Collection Associates, Inc. v. Eckel

324 N.W.2d 808 | Neb. | 1982

324 N.W.2d 808 (1982)
212 Neb. 607

COLLECTION ASSOCIATES, INC., a Nebraska corporation, Appellant,
v.
Emerson ECKEL et al., Appellees.

No. 44364.

Supreme Court of Nebraska.

October 1, 1982.

*809 James G. Sharp of Everson, Noble, Wullschleger, Sutter, Sharp & Korslund, Beatrice, for appellant.

C. E. Danley, Beatrice, for appellees.

Heard before KRIVOSHA, C. J., and BOSLAUGH, McCOWN, WHITE, HASTINGS, and CAPORALE, JJ.

WHITE, Justice.

Collection Associates, Inc., plaintiff-appellant, appeals from the judgment of the District Court of Gage County, Nebraska, allowing a setoff for crop damages allegedly sustained by Emerson Eckel and Betty Eckel, defendants-appellees, in 1977. We affirm in part and reverse in part.

Plaintiff is a collection agency in Beatrice, Nebraska, which received an assignment of an open account from Firth Co-operative Co. (Firth Co-op) for goods and services sold to the defendants. It was uncontroverted that the defendants owed $11,553.94 on an open account, and no defense was raised at trial with regard to the amount due on the open account except for the setoff for spraying damages. The defendants requested a setoff for alleged damages to their milo and soybean crops for spraying done by the plaintiff's assignor, Firth Co-op, in 1978. After the plaintiff rested, the defendants amended their cross-petition over the objection of the plaintiff to allege milo damage in 1977 instead of 1978. The District Court found that there was damage to the defendants' milo crop in 1977 and awarded setoff of $3,699.36.

Of the several assignments of error we discuss only whether the trial court erred in permitting the defendants to amend their cross-petition to allege spraying damage to the milo in 1977 instead of 1978, and we will not reach the other assignments.

The right to amend pleadings rests within the sound discretion of the trial court and the allowing of an amendment will not be error unless prejudice resulted. Foremost Ins. Co. v. Allied Financial Services, Inc., 205 Neb. 153, 286 N.W.2d 740 (1980); Stungis v. Union Packing Co. of Omaha, Inc., 196 Neb. 126, 241 N.W.2d 660 (1976).

Neb.Rev.Stat. § 25-852 (Reissue 1979) provides: "The court may, either before or after judgment, in furtherance of justice, and on such terms as may be proper, amend any pleading ... by inserting other allegations material to the case, or, when the amendment does not change substantially the claim or defense, by conforming the pleading or proceeding to the facts proved." (Emphasis supplied.)

The record reveals that the defendants maintained the position that the spraying damage to the milo occurred in 1978, throughout discovery until after the plaintiff had rested. In the past we have not found the time at which an amendment occurred to be dispositive of whether prejudice occurred and have authorized amendments for the first time on appeal.
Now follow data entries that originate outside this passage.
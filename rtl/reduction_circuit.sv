// reduction_circuit: stall-free reduction of many sets of sequentially
// arriving floating-point values with a single pipelined adder.
//
// A binary reduction tree over n inputs is folded onto one adder: level i of
// the tree becomes a small buffer (level buffer i) that collects partial sums
// of that level, and every level's additions are interleaved in the same
// ALPHA-deep adder pipeline. Buffer 0 takes one input per cycle and needs
// only every other pipeline slot; buffer 1 needs one slot in four, buffer 2
// one in eight, and so on, so the slots never run out. The schedule counter
// gives level i the slots where C = 2^i - 1 (mod 2^(i+1)); the sum leaving
// the pipeline in a cycle therefore came from the level given by C - ALPHA
// and goes to the next level up, or out of the circuit when that level is
// lg(set size). Each buffer never holds more than 3 words; with 4-word buffers
// the storage is LG_N * 4 words, i.e. Theta(lg n).
//
// Blocks: sched_counter (counter C and slot decode), reduce_ctrl (buffer head
// pointers, fill counts, addresses, exit test), buffer_ram (all buffers in
// one memory, 2 read + 2 write ports, 2-cycle read delay), fp_add (the
// pipelined adder, ADD_STAGES deep) and meta_pipe (set number and set size
// travelling beside the adder). With DOUBLE_PUMP set, buffer_ram_2x replaces
// buffer_ram: the same storage as a dual-port RAM on clk2x, a clock of twice
// the system rate aligned with clk, as on an FPGA block RAM; otherwise clk2x
// is unused and may be tied off. The full pipeline delay used by the schedule
// is ALPHA = ADD_STAGES + 2 (the memory read delay), 20 by default.
//
// Interface: one element per cycle may be presented with in_valid, carrying
// its value, set number and lg of its set size (1..LG_N: sets of 2 to 2^LG_N
// values, each a power of two). Elements of one set are contiguous in the
// stream; gaps between elements are allowed. There is no ready signal: the
// circuit never stalls its input. Each set's sum appears for one cycle on
// out_valid / out_data / out_set; sums of different sets can come out in a
// different order from the sets. overflow (a buffer write into a full
// buffer) and error (a set size above 2^LG_N) are sticky flags that cannot
// be set by legal input. The 64-bit format, n = 16 and the 18-stage adder
// are the defaults of the reference implementation; the set-number width,
// input gaps and the flags are this design's own choices.
module reduction_circuit #(
  parameter int unsigned LG_N       = 4,
  parameter int unsigned EXP_W      = 11,
  parameter int unsigned MAN_W      = 52,
  parameter int unsigned ADD_STAGES = 18,
  parameter int unsigned SET_W      = 16,
  parameter bit          DOUBLE_PUMP = 1'b0,
  localparam int unsigned DW        = 1 + EXP_W + MAN_W,
  localparam int unsigned LW        = $clog2(LG_N + 1)
) (
  input  logic             clk,
  input  logic             clk2x,
  input  logic             rst_n,
  input  logic             in_valid,
  input  logic [DW-1:0]    in_data,
  input  logic [SET_W-1:0] in_set,
  input  logic [LW-1:0]    in_lgsize,
  output logic             out_valid,
  output logic [DW-1:0]    out_data,
  output logic [SET_W-1:0] out_set,
  output logic             overflow,
  output logic             error
);
  localparam int unsigned SLOTS  = 4;
  localparam int unsigned RD_LAT = 2;
  localparam int unsigned ALPHA  = ADD_STAGES + RD_LAT;
  localparam int unsigned AW     = $clog2(LG_N) + $clog2(SLOTS);

  typedef struct packed {
    logic [LW-1:0]    lgsize;
    logic [SET_W-1:0] set;
  } meta_t;

  typedef struct packed {
    meta_t         meta;
    logic [DW-1:0] value;
  } elem_t;

  // schedule counter
  logic            rd_fire, started;
  logic [LG_N-1:0] c;
  logic [LW-1:0]   rd_level, wr_level;

  sched_counter #(.LG_N(LG_N), .ALPHA(ALPHA)) u_counter (
    .clk, .rst_n,
    .first_use (rd_fire),
    .started   (started),
    .c         (c),
    .rd_level  (rd_level),
    .wr_level  (wr_level)
  );

  // control and address logic
  logic          pipe_valid;
  logic [DW-1:0] pipe_sum;
  meta_t         pipe_meta;
  logic [AW-1:0] raddr0, raddr1, waddr0, waddr1;
  logic          we0, we1, done, ovf, err;

  reduce_ctrl #(.LG_N(LG_N), .SLOTS(SLOTS)) u_ctrl (
    .clk, .rst_n, .in_valid,
    .rd_level, .wr_level,
    .pipe_valid, .pipe_lgsize(pipe_meta.lgsize),
    .rd_fire, .raddr0, .raddr1,
    .we0, .waddr0, .we1, .waddr1,
    .done, .overflow(ovf), .error(err)
  );

  // level buffers
  elem_t in_elem, wb_elem, rd0, rd1;

  assign in_elem = '{meta: '{lgsize: in_lgsize, set: in_set}, value: in_data};
  assign wb_elem = '{meta: pipe_meta, value: pipe_sum};

  generate
    if (DOUBLE_PUMP) begin : g_bram_2x
      buffer_ram_2x #(.WIDTH($bits(elem_t)), .NBUF(LG_N), .SLOTS(SLOTS), .RD_LAT(RD_LAT)) u_bufs (
        .clk, .clk2x,
        .re     (rd_fire),
        .raddr0 (raddr0), .raddr1 (raddr1),
        .rdata0 (rd0),    .rdata1 (rd1),
        .we0    (we0),    .waddr0 (waddr0), .wdata0 (in_elem),
        .we1    (we1),    .waddr1 (waddr1), .wdata1 (wb_elem)
      );
    end else begin : g_ram_4port
      buffer_ram #(.WIDTH($bits(elem_t)), .NBUF(LG_N), .SLOTS(SLOTS), .RD_LAT(RD_LAT)) u_bufs (
        .clk,
        .re     (rd_fire),
        .raddr0 (raddr0), .raddr1 (raddr1),
        .rdata0 (rd0),    .rdata1 (rd1),
        .we0    (we0),    .waddr0 (waddr0), .wdata0 (in_elem),
        .we1    (we1),    .waddr1 (waddr1), .wdata1 (wb_elem)
      );
    end
  endgenerate

  // the operand pair is valid RD_LAT cycles after the read was issued
  logic [RD_LAT-1:0] rdv_q;
  always_ff @(posedge clk) begin
    if (!rst_n) rdv_q <= '0;
    else        rdv_q <= {rdv_q[RD_LAT-2:0], rd_fire};
  end

  // adder and its companion pipeline
  fp_add #(.EXP_W(EXP_W), .MAN_W(MAN_W), .STAGES(ADD_STAGES)) u_add (
    .clk, .rst_n,
    .in_valid  (rdv_q[RD_LAT-1]),
    .a         (rd0.value),
    .b         (rd1.value),
    .out_valid (pipe_valid),
    .sum       (pipe_sum)
  );

  meta_pipe #(.WIDTH($bits(meta_t)), .DEPTH(ADD_STAGES)) u_meta (
    .clk,
    .din  (rd0.meta),
    .dout (pipe_meta)
  );

  // results
  assign out_valid = done;
  assign out_data  = pipe_sum;
  assign out_set   = pipe_meta.set;

  logic ovf_q, err_q;
  always_ff @(posedge clk) begin
    if (!rst_n) begin
      ovf_q <= 1'b0;
      err_q <= 1'b0;
    end else begin
      ovf_q <= ovf_q | ovf;
      err_q <= err_q | err;
    end
  end
  assign overflow = ovf_q;
  assign error    = err_q;

  // rules of the schedule: buffers never overflow, pairs never mix sets
  a_no_overflow: assert property (@(posedge clk) disable iff (!rst_n) !ovf)
    else $error("reduction_circuit: level buffer overflow");
  a_pair_same_set: assert property (@(posedge clk) disable iff (!rst_n)
      rdv_q[RD_LAT-1] |-> (rd0.meta == rd1.meta))
    else $error("reduction_circuit: operand pair mixes two sets");
  a_legal_size: assert property (@(posedge clk) disable iff (!rst_n)
      in_valid |-> (in_lgsize >= LW'(1) && in_lgsize <= LW'(LG_N)))
    else $error("reduction_circuit: illegal set size");

  // c and started are kept for observation in simulation; clk2x is only
  // used by the double-pumped memory
  logic unused;
  assign unused = started ^ (^c) ^ (DOUBLE_PUMP ? 1'b0 : clk2x);

endmodule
See Lippire v. Eckel, 178 Neb. 643, 134 N.W.2d 802 (1965). However, in the instant case the change of the year of crop damage from 1978 to 1977 was a substantial change in the defense of setoff pleaded by the defendants. The plaintiff's discovery had been conducted with regard to damages in the year 1978. The pretrial order specifically allowed amendments relating to details of the claimed damage, but the amendments did not change the year in which the damage to the milo was alleged to have occurred.

Prejudicial error results when a pleading is allowed to be amended where *810 the amendment changes the issues and affects the quantum of proof as to any material fact. See Folken v. Union P. R. Co., 122 Neb. 193, 239 N.W. 831 (1932). Since the amendment here altered the year in issue, it substantially changed the nature of the proof to counter the setoff claimed. Indeed, in an affidavit offered in support of the motion for new trial, the plaintiff asserts that no spraying was supplied to the defendants by Firth Co-op in the year 1977. The plaintiff was clearly prejudiced by the action taken by the trial court. The plaintiff could not have been expected to meet claims of damages in other than the year alleged.
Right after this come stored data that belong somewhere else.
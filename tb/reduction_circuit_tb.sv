// reduction_circuit_tb: end-to-end test of the reduction circuit at its
// default size (n = 16, 64-bit values, 18-stage adder, 20-cycle schedule).
//
// Stimulus, in three phases:
//   1. isolated sets of every legal size 2..16, one at a time, to check the
//      latency bound 3n + (ALPHA-1)lg(n) - 1 from the last input of a set to
//      its sum;
//   2. a continuous stream (one value every cycle) of sets of random sizes;
//   3. the same with random gaps in the input.
// Values are integers times powers of two, small enough that every partial
// sum is exact, so the expected sum (computed here in double precision) does
// not depend on the order in which the circuit adds. Each set must come out
// exactly once, with the right set number and bit-exact value, and the
// overflow and error flags must stay low. The testbench also counts how
// often each mechanism of the design happened and fails if one never did:
// reads from every level buffer, exits at every set size, both write ports
// used in one cycle, a slot left unused because its buffer held fewer than
// two words, a buffer holding three words, and input gaps. The circuit is
// instantiated with all parameters at their defaults.
module reduction_circuit_tb;
  localparam int unsigned LG_N  = 4;
  localparam int unsigned ALPHA = 20;
  localparam int unsigned NSETS_STREAM = 600;

  logic        clk = 1'b0;
  logic        rst_n = 1'b0;
  logic        in_valid = 1'b0;
  logic [63:0] in_data = '0;
  logic [15:0] in_set = '0;
  logic [2:0]  in_lgsize = 3'd1;
  logic        out_valid;
  logic [63:0] out_data;
  logic [15:0] out_set;
  logic        overflow, error;

  logic        clk2x = 1'b0;

  reduction_circuit dut (
    .clk, .clk2x, .rst_n, .in_valid, .in_data, .in_set, .in_lgsize,
    .out_valid, .out_data, .out_set, .overflow, .error
  );

  // the default circuit uses the single-clock buffer memory: clk2x stays low
  always #5 clk = ~clk;

  int checks = 0, failures = 0;
  longint cycle = 0;
  always @(posedge clk) cycle <= cycle + 1;

  // scoreboard, indexed by set number
  logic [63:0] exp_sum  [int];
  longint      last_in  [int];
  int          set_lg   [int];
  bit          isolated [int];
  int          outstanding = 0;
  int          next_set = 0;

  // mechanism counters
  int n_read [LG_N];
  int n_exit [LG_N+1];
  int n_dual_write = 0, n_skip_slot = 0, n_three = 0, n_gap = 0;

  function automatic real rnd_value();
    int m, k;
    real v;
    m = int'($urandom_range(2097152, 0)) - 1048576;
    k = int'($urandom_range(16, 0)) - 8;
    v = real'(m);
    if (k >= 0) repeat (k) v = v * 2.0;
    else        repeat (-k) v = v / 2.0;
    return v;
  endfunction

  task automatic send_set(input int lg, input bit iso, input int gap_pct);
    real acc;
    int  s;
    acc = 0.0;
    s = next_set;
    next_set++;
    for (int j = 0; j < (1 << lg); j++) begin
      real v;
      while (gap_pct > 0 && int'($urandom_range(99, 0)) < gap_pct) begin
        in_valid <= 1'b0;
        n_gap++;
        @(posedge clk);
      end
      v = rnd_value();
      acc = acc + v;
      in_valid  <= 1'b1;
      in_data   <= $realtobits(v);
      in_set    <= 16'(s);
      in_lgsize <= 3'(lg);
      @(posedge clk);
    end
    exp_sum[s]  = $realtobits(acc);
    last_in[s]  = cycle - 1;
    set_lg[s]   = lg;
    isolated[s] = iso;
    outstanding++;
  endtask

  // result checker
  always @(posedge clk) begin
    if (rst_n && out_valid) begin
      int s;
      s = int'(out_set);
      checks++;
      if (!exp_sum.exists(s)) begin
        failures++;
        $display("FAIL: unexpected or repeated result for set %0d", s);
      end else begin
        if (out_data !== exp_sum[s]) begin
          failures++;
          $display("FAIL: set %0d sum %h expected %h", s, out_data, exp_sum[s]);
        end
        if (isolated[s]) begin
          longint lat, bound;
          int n;
          n = 1 << set_lg[s];
          lat = cycle - last_in[s];
          bound = 3 * longint'(n) + (longint'(ALPHA) - 1) * longint'(set_lg[s]) - 1;
          checks++;
          if (lat > bound) begin
            failures++;
            $display("FAIL: set of %0d latency %0d above bound %0d", n, lat, bound);
          end
        end
        n_exit[set_lg[s]]++;
        exp_sum.delete(s);
        outstanding--;
      end
    end
  end

  // mechanism monitor
  always @(posedge clk) begin
    if (rst_n) begin
      if (dut.rd_fire) n_read[dut.rd_level[1:0]]++;
      if (dut.rd_level < 3'(LG_N) && !dut.rd_fire && dut.started) n_skip_slot++;
      if (dut.we0 && dut.we1) n_dual_write++;
      for (int i = 0; i < int'(LG_N); i++)
        if (dut.u_ctrl.cnt_q[i] == 3'd3) n_three++;
    end
  end

  task automatic drain();
    int t;
    t = 0;
    in_valid <= 1'b0;
    while (outstanding > 0 && t < 2000) begin
      @(posedge clk);
      t++;
    end
  endtask

  initial begin
    foreach (n_read[i]) n_read[i] = 0;
    foreach (n_exit[i]) n_exit[i] = 0;
    repeat (4) @(posedge clk);
    rst_n <= 1'b1;
    @(posedge clk);

    // phase 1: isolated sets of each size
    for (int lg = 1; lg <= int'(LG_N); lg++) begin
      repeat (2) begin
        send_set(lg, 1'b1, 0);
        drain();
      end
    end
    // phase 2: continuous stream
    for (int k = 0; k < int'(NSETS_STREAM); k++)
      send_set(int'($urandom_range(LG_N, 1)), 1'b0, 0);
    // phase 3: stream with gaps
    for (int k = 0; k < int'(NSETS_STREAM); k++)
      send_set(int'($urandom_range(LG_N, 1)), 1'b0, 20);
    drain();

    checks++;
    if (outstanding != 0) begin
      failures++;
      $display("FAIL: %0d sets never came out", outstanding);
    end
    checks++;
    if (overflow || error) begin
      failures++;
      $display("FAIL: overflow=%0d error=%0d", overflow, error);
    end
    for (int i = 0; i < int'(LG_N); i++) begin
      checks++;
      if (n_read[i] == 0) begin failures++; $display("FAIL: level %0d never read", i); end
      checks++;
      if (n_exit[i+1] == 0) begin failures++; $display("FAIL: no exit at size %0d", 1 << (i+1)); end
    end
    checks++; if (n_dual_write == 0) begin failures++; $display("FAIL: no dual write"); end
    checks++; if (n_skip_slot == 0)  begin failures++; $display("FAIL: no skipped slot"); end
    checks++; if (n_three == 0)      begin failures++; $display("FAIL: no 3-word buffer"); end
    checks++; if (n_gap == 0)        begin failures++; $display("FAIL: no input gap"); end
    $display("mechanisms: reads/level %0d %0d %0d %0d, exits/size %0d %0d %0d %0d, dual writes %0d, skipped slots %0d, 3-word buffers %0d, gaps %0d",
             n_read[0], n_read[1], n_read[2], n_read[3], n_exit[1], n_exit[2], n_exit[3], n_exit[4],
             n_dual_write, n_skip_slot, n_three, n_gap);
    $display("TB_RESULT checks=%0d failures=%0d", checks, failures);
    $finish;
  end

  initial begin
    repeat (40000) @(posedge clk);  // far above the ~11000 cycles needed
    failures++;
    $display("FAIL: watchdog");
    $display("TB_RESULT checks=%0d failures=%0d", checks, failures);
    $finish;
  end
endmodule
The action of the District Court finding for the plaintiff on the open account is affirmed, and the portion of the judgment allowing the setoff of $3,699.36 is reversed and the cause remanded for a new trial on the issue of the setoff damages for 1977 allegedly sustained by the defendants.

AFFIRMED IN PART, AND IN PART REVERSED AND REMANDED.

CLINTON, J., participating on briefs.